2008 Canadian Computing Competition, Day 2

Day 2, Problem 1: Herding

Oh no! A number of stray cats have been let loose in the city, and as the City Cat Catcher, you have been assigned the vital task of retrieving all of the cats. This is an ideal opportunity to test your latest invention, a cat trap which is guaranteed to retrieve every cat which walks into a square-shaped subsection of the city.

Fortunately, you have the assistance of one of the world's foremost cat psychologists, who has the amazing ability of predicting, given a square subsection of the city, exactly which of the four cardinal directions (north, east, south or west) the cat will head. While this information is handy, you still don't know where all the cats currently are.

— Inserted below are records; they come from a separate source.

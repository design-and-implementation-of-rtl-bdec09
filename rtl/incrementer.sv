// incrementer: adds one to a W-bit pointer (the program counter's next
// address).
//
// Built as a chain of half adders: bit i flips when every lower bit is one,
// and the carry into bit i is the AND of all lower bits. No general adder is
// used, which is the point of a dedicated incrementer. The design uses a 6-bit
// instruction pointer, so W defaults to 6; the sum wraps to zero past the
// last address and the wrap is reported on `carry_out`.
// Purely combinational. The transistor-level logic style the original
// incrementer used is a circuit choice below RTL and is not modelled.
module incrementer #(
  parameter int unsigned W = 6
) (
  input  logic [W-1:0] a,
  output logic [W-1:0] y,
  output logic         carry_out
);
  logic [W:0] c;   // c[i]: carry into bit i, i.e. all bits below i are one

  assign c[0] = 1'b1;
  for (genvar i = 0; i < W; i++) begin : g_ha
    assign y[i]   = a[i] ^ c[i];
    assign c[i+1] = a[i] & c[i];
  end
  assign carry_out = c[W];
endmodule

In order to prove the cost-effectiveness of your method to the City it would, of course, be important to minimize the number of traps used.

Input

The input will begin with a line consisting of two numbers n and m, separated by a space (1 ≤ n, m ≤ 1000). The city will be an n x m grid of square subsections. The next n lines will each consist of a string of length m, consisting of the letters `N', `E', `S', or `W', representing north, east, south and west, respectively. (The first character of the first line will be the northwesternmost point.) The direction in the square is the direction which cats will head if they are in that square. The cat psychologist assures you that cats have no interest in leaving the city.

Output

Output the minimum number of traps needed.

Sample Input

3 4
SWWW
SEWN
EEEN

Sample Output

2

Grading

You may assume that 40% of test cases will have 1 ≤ n, m ≤ 4. All test cases will have 1 ≤ n, m ≤ 1000. You solution must use at most 512MB of memory and run in at most 3 seconds.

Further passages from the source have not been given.